Load balancing with HAProxy was the first example of a service that Amazon provides, that we felt was better to manage ourselves.
Here’s how we did it.
Why HAProxy?
I’ve used HAProxy nonstop since 2009, and to date it has never been the culprit of a single problem I’ve experienced. It is extremely resource efficient and it is impeccably maintained by Willy Tarreau.
It provides both HTTP and TCP load balancing, and a powerful feature set not found in Amazon’s ELB.
Monitoring
HAProxy provides a dashboard with global stats, server stats, and aggregate stats for each frontend and backend. On a single page you can see which servers are busiest, which ones are up and which ones are down. You can also view this data at a service level, so if you have a three node cluster and only two of the servers were down at any point in time, HAProxy correctly summarizes that you did not experience any downtime.
While writing this post, one of our rails boxes had degraded performance due to too many background jobs running. Using the HAProxy dashboard, I quickly spotted it. You probably can too:
(Mouseover the image for the spoiler).
Configurability
HAProxy is highly configurable. You have over a half dozen load balancing algorithms to choose from. You can provide relative weighting for different servers in case you have boxes of differing resources. You can specify small health check timeouts on servers that should resond quickly and longer ones for servers that are slower. You can set these preferences globally, on a per-backend basis or on a per-server basis.

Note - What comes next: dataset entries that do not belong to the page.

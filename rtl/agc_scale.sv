// agc_scale: 3-sigma automatic gain control scaling of the detector input.
//
// Multiplies every real and imaginary part of the received vector r and of
// the channel matrix H by the same per-frame factor lambda, so that three
// standard deviations of r span the signed W-bit range:
//   lambda = (2^W - 1) / (6 * sqrt(1/2 + sigma_n^2/2))
// lambda itself needs a square root and a division and is computed once per
// frame outside this block (in software, as the document partitions it); it
// arrives as an unsigned fixed-point number with LF fraction bits. Each
// product is shifted right by LF (truncation) and saturated to W bits; the
// input samples are W-bit signed values of the front end. The lambda format
// and the truncation are this design's choices.
//
// Timing: one register stage, one (H, r) set per cycle; out_valid follows
// in_valid by one cycle.
module agc_scale
  import mimo_pkg::*;
#(
  parameter int NR = 4,
  parameter int NT = 4,
  parameter int W  = 24,
  parameter int LW = 18,
  parameter int LF = 12
) (
  input  logic                clk,
  input  logic                rst_n,
  input  logic                in_valid,
  input  logic        [LW-1:0] lambda,
  input  logic signed [W-1:0] h_re  [NR][NT],
  input  logic signed [W-1:0] h_im  [NR][NT],
  input  logic signed [W-1:0] r_re  [NR],
  input  logic signed [W-1:0] r_im  [NR],
  output logic                out_valid,
  output logic signed [W-1:0] hs_re [NR][NT],
  output logic signed [W-1:0] hs_im [NR][NT],
  output logic signed [W-1:0] rs_re [NR],
  output logic signed [W-1:0] rs_im [NR]
);

  function automatic logic signed [W-1:0] scale(input logic signed [W-1:0] x,
                                                input logic [LW-1:0] l);
    return W'(qz(longint'(x) * longint'({1'b0, l}), LF, W));
  endfunction

  always_ff @(posedge clk or negedge rst_n) begin
    if (!rst_n) out_valid <= 1'b0;
    else        out_valid <= in_valid;
  end

  always_ff @(posedge clk) begin
    for (int n = 0; n < NR; n++) begin
      for (int c = 0; c < NT; c++) begin
        hs_re[n][c] <= scale(h_re[n][c], lambda);
        hs_im[n][c] <= scale(h_im[n][c], lambda);
      end
      rs_re[n] <= scale(r_re[n], lambda);
      rs_im[n] <= scale(r_im[n], lambda);
    end
  end

endmodule
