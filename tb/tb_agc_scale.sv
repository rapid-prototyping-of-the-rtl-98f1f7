// tb_agc_scale: self-checking test of agc_scale. Random raw samples and scale
// factors (including values that clip) stream in one per cycle; the scaled
// H and r are compared with value*lambda/2^LF truncated and saturated to W
// bits, worked out here with real arithmetic, and the one-cycle latency is
// checked. Clipping at both rails must occur.
module tb_agc_scale;
  localparam int NR = 4, NT = 4, W = 24, LW = 18, LF = 12, NV = 300;

  logic clk = 0, rst_n = 1, in_valid = 0, out_valid;
  logic [LW-1:0] lambda;
  logic signed [W-1:0] h_re [NR][NT], h_im [NR][NT], r_re [NR], r_im [NR];
  logic signed [W-1:0] hs_re [NR][NT], hs_im [NR][NT], rs_re [NR], rs_im [NR];
  int checks = 0, failures = 0, cyc = 0, t_in[$], got = 0, clip_hi = 0, clip_lo = 0;
  longint exp_q[$];

  agc_scale #(.NR(NR), .NT(NT), .W(W), .LW(LW), .LF(LF)) dut (.*);

  always #5 clk = ~clk;
  always @(posedge clk) cyc <= cyc + 1;

  initial begin
    #200000;
    failures++;
    $display("watchdog expired");
    $display("TB_RESULT checks=%0d failures=%0d", checks, failures);
    $finish;
  end

  // expected output: floor(x * l / 2^LF), clipped to the W-bit range
  function automatic longint expect_val(longint x, longint l);
    real v, hi, lo;
    v  = $floor(real'(x) * real'(l) / 2.0 ** LF);
    hi = 2.0 ** (W - 1) - 1.0;
    lo = -(2.0 ** (W - 1));
    if (v > hi) v = hi;
    if (v < lo) v = lo;
    return longint'(v);
  endfunction

  function automatic longint rnd_sample();
    return longint'($urandom_range(0, (1 << W) - 1)) - (longint'(1) << (W - 1));
  endfunction

  initial begin
    longint l, x;
    for (int n = 0; n < NR; n++) begin
      r_re[n] = '0; r_im[n] = '0;
      for (int c = 0; c < NT; c++) begin h_re[n][c] = '0; h_im[n][c] = '0; end
    end
    lambda = '0;
    #1 rst_n = 0;
    repeat (3) @(posedge clk);
    rst_n <= 1;
    for (int v = 0; v < NV; v++) begin
      l = (v % 3 == 0) ? longint'($urandom_range(0, (1 << LW) - 1)) : longint'($urandom_range(1 << (LF - 2), 1 << (LF + 1)));
      lambda <= LW'(l);
      for (int n = 0; n < NR; n++) begin
        for (int c = 0; c < NT; c++) begin
          x = rnd_sample(); h_re[n][c] <= W'(x); exp_q.push_back(expect_val(x, l));
          x = rnd_sample(); h_im[n][c] <= W'(x); exp_q.push_back(expect_val(x, l));
        end
        x = rnd_sample(); r_re[n] <= W'(x); exp_q.push_back(expect_val(x, l));
        x = rnd_sample(); r_im[n] <= W'(x); exp_q.push_back(expect_val(x, l));
      end
      t_in.push_back(cyc);
      in_valid <= 1;
      @(posedge clk);
    end
    in_valid <= 0;
    repeat (5) @(posedge clk);
    checks += 3;
    if (got != NV) begin failures++; $display("got %0d of %0d results", got, NV); end
    if (clip_hi == 0 || clip_lo == 0) begin failures++; $display("no clipping seen"); end
    $display("clipped high %0d, low %0d", clip_hi, clip_lo);
    $display("TB_RESULT checks=%0d failures=%0d", checks, failures);
    $finish;
  end

  function automatic void cmp(longint got_v, longint e, string what);
    checks++;
    if (got_v == (longint'(1) << (W - 1)) - 1) clip_hi++;
    if (got_v == -(longint'(1) << (W - 1))) clip_lo++;
    if (got_v != e) begin
      failures++;
      if (failures < 10) $display("%s got %0d exp %0d", what, got_v, e);
    end
  endfunction

  always @(posedge clk) if (out_valid) begin
    int ti;
    ti = t_in.pop_front();
    got++;
    checks++;
    if (cyc - ti - 1 != 1) begin failures++; $display("latency %0d", cyc - ti - 1); end
    for (int n = 0; n < NR; n++) begin
      for (int c = 0; c < NT; c++) begin
        cmp(longint'(hs_re[n][c]), exp_q.pop_front(), "H re");
        cmp(longint'(hs_im[n][c]), exp_q.pop_front(), "H im");
      end
      cmp(longint'(rs_re[n]), exp_q.pop_front(), "r re");
      cmp(longint'(rs_im[n]), exp_q.pop_front(), "r im");
    end
  end
endmodule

Requests as Mutable Objects
We often think of a web requests as being static, but with HAProxy we can bend them to our will to do important things.
Let’s start with the prototypical load balancer example: adding an X-Forwarded-Proto
header so that our app server knows it’s receiving an SSL request even though it’s coming through on port 80:
reqadd X-Forwarded-Proto:\ https
Now let’s try something we can’t do with ELB: perform HTTP Basic Authentication before a request hits our app server.
userlist admins
user myusername insecure-password mypassword
frontend restricted_cluster
acl auth_tintoretto http_auth(admins)
http-request auth realm ShareaholicRestricted
Any web request being routed to restricted_cluster will need to contain valid HTTP auth credentials in order for that request to be sent to an application server. At Shareaholic we use this for our internal products and dashboards. This lets us manage authentication in a single place, and prevents us from needing to worry about it at the application level.
Frontends
HAProxy supports an infinite number of independently configurable load balancing frontends. In addition to HTTP load balancing, it can be used in TCP mode for general purpose load balancing. This means that if you have a redis database with three read slaves, you can use the same HAProxy instance that balances your web traffic to balance your redis traffic.
Backends and ACLs
Backends and ACLs enable you to host large-scale web sites and web services in ways not possible with simple request forwarding.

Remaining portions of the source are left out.